China has largely navigated its way through the global economic crisis and multinational fashion firms are increasingly reliant on the country for growth, which is why a sign of weakness in the country’s second fiscal quarter has left investors a little unnerved.

The Chinese economy grew at 10.3% in the second quarter of this year, compared to 11.9% the year before, as Government efforts to cool the housing market and infrastructure investment began to bite. For investors, the slowdown comes as many are looking to China to sustain a global economy that is still faltering in the US and Europe.

The same is true of clothing brands like Nike, Burberry and Gucci, who have used momentum in China to offset stagnation in western markets.

"Vast accumulation of foreign reserves"
Earlier this year, the World Economic Forum’s Global Risk Report 2010 warned that any loss in China’s growth momentum could adversely affect global capital and commodity markets.

"The Chinese government faces a number of challenges," the report noted. "The need to increase domestic demand to counter the loss in exports and the need to maintain a stable Renminbi [currency] given China’s vast accumulation of foreign reserves.

"The implications of a fall in China’s growth would be particularly acute for its trading partners if it should happen before the global economy is on a more resilient path."

With Europe facing a fresh banking crisis and unemployment in the US still double what it was in early 2008, it is safe to say that the global economy has not yet reached that resilient path.

"Slowdown towards more sustainable growth"
China’s Premier, Wen Jiabao, attempted to allay fears this week, putting the second quarter sluggishness down to the Government’s intervention to slow down the country’s rapid expansion to a manageable pace.

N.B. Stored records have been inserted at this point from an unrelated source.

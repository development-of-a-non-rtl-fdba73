// check_node: min-sum check-node unit with registered outputs.
//
// For each of its DEG edges k the unit returns
//     r[k] = (product of the signs of q[j], j != k) * min(|q[j]|, j != k)
// which is the min-sum approximation of belief propagation. Instead of DEG
// separate minimum searches it finds, with a chain of comparators, the
// smallest magnitude (min1), its edge index and the second-smallest magnitude
// (min2); edge k receives min2 if it holds the minimum and min1 otherwise.
// The sign is the XOR of all input signs with edge k's own sign removed.
// No normalisation or offset is applied.
//
// Interface: q[] are variable-to-check messages (PREC-bit two's complement),
// r[] the check-to-variable messages. Timing: r[] is registered; it takes the
// new value at the clock edge where en is high, and is cleared to 0 where clr
// is high (start of a codeword, so that the first variable-node pass sees the
// channel LLR only). clr has priority over en.
//
// The min-sum algorithm, the use of comparators and the node degree 6 follow
// the original design; the min1/min2 structure and the clear are this
// design's own.
module check_node #(
  parameter int DEG  = 6,
  parameter int PREC = 4
) (
  input  logic                   clk,
  input  logic                   clr,
  input  logic                   en,
  input  logic signed [PREC-1:0] q [DEG],
  output logic signed [PREC-1:0] r [DEG]
);
  localparam int MW = PREC - 1;             // magnitude width
  localparam int IW = $clog2(DEG + 1);      // edge index width

  logic [MW-1:0] mag [DEG];
  logic          sgn [DEG];
  logic          sgn_all;

  // Magnitude and sign of each input; the one code with no positive
  // counterpart (most negative) is read as the largest magnitude.
  always_comb begin
    sgn_all = 1'b0;
    for (int k = 0; k < DEG; k++) begin
      sgn[k] = q[k][PREC-1];
      if (q[k] == {1'b1, {(PREC-1){1'b0}}}) mag[k] = {MW{1'b1}};
      else if (sgn[k])                      mag[k] = MW'(-q[k]);
      else                                  mag[k] = MW'(q[k]);
      sgn_all ^= sgn[k];
    end
  end

  // Comparator chain: stage k merges input k into (min1, idx, min2).
  logic [MW-1:0] m1  [DEG+1];
  logic [MW-1:0] m2  [DEG+1];
  logic [IW-1:0] idx [DEG+1];

  assign m1[0]  = {MW{1'b1}};
  assign m2[0]  = {MW{1'b1}};
  assign idx[0] = '0;

  for (genvar k = 0; k < DEG; k++) begin : g_chain
    logic [MW-1:0] loser;
    logic          new_min;
    logic          unused_lt;
    logic [MW-1:0] unused_hi;

    comparator #(.W(MW)) u_cmp1 (
      .a(m1[k]), .b(mag[k]), .lo(m1[k+1]), .hi(loser), .b_lt_a(new_min)
    );
    comparator #(.W(MW)) u_cmp2 (
      .a(m2[k]), .b(loser), .lo(m2[k+1]), .hi(unused_hi), .b_lt_a(unused_lt)
    );
    assign idx[k+1] = new_min ? IW'(k) : idx[k];
  end

  // Output messages.
  logic signed [PREC-1:0] r_next [DEG];

  always_comb begin
    for (int k = 0; k < DEG; k++) begin
      logic [MW-1:0] m;
      m = (idx[DEG] == IW'(k)) ? m2[DEG] : m1[DEG];
      r_next[k] = (sgn_all ^ sgn[k]) ? -$signed({1'b0, m}) : $signed({1'b0, m});
    end
  end

  always_ff @(posedge clk) begin
    if (clr) begin
      for (int k = 0; k < DEG; k++) r[k] <= '0;
    end else if (en) begin
      r <= r_next;
    end
  end
endmodule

"China’s economy in general is in-line with the government macroeconomic regulation and control," Wen said. "Major efforts will be made to handle the relations among maintaining steady and fast growth, restructuring the economy and managing well the inflation expectations. China will continue to adopt a proactive fiscal policy."

However, Qu Hongbin, an economist for HSBC, said the predictions about a hard-landing in China were "overplayed", adding: "This is just a slowdown towards more sustainable growth, not a meltdown."

While analysts have focused on the slowdown, China's exports and consumption have remained robust, with the Government also announcing this week that retail sales grew by 18.3% in June compared to the same month last year. Exports, meanwhile, rose by 44% in the month.

So is there really anything to worry about?
"Chinese economic news never disappoints in its ability to be conflicting and confounding," said Gady Epstein, Beijing bureau chief for Forbes magazine. "As a general rule, don't believe anybody who says they know for sure, but I'll venture to say it is not time to worry yet."

Indeed, China is likely to drive global growth for years to come and businesses across the globe are positioning themselves for a surge of thirsty, middle class consumers over the next 20 years.

If anyone can ride out a rough current right now, it would appear to be China.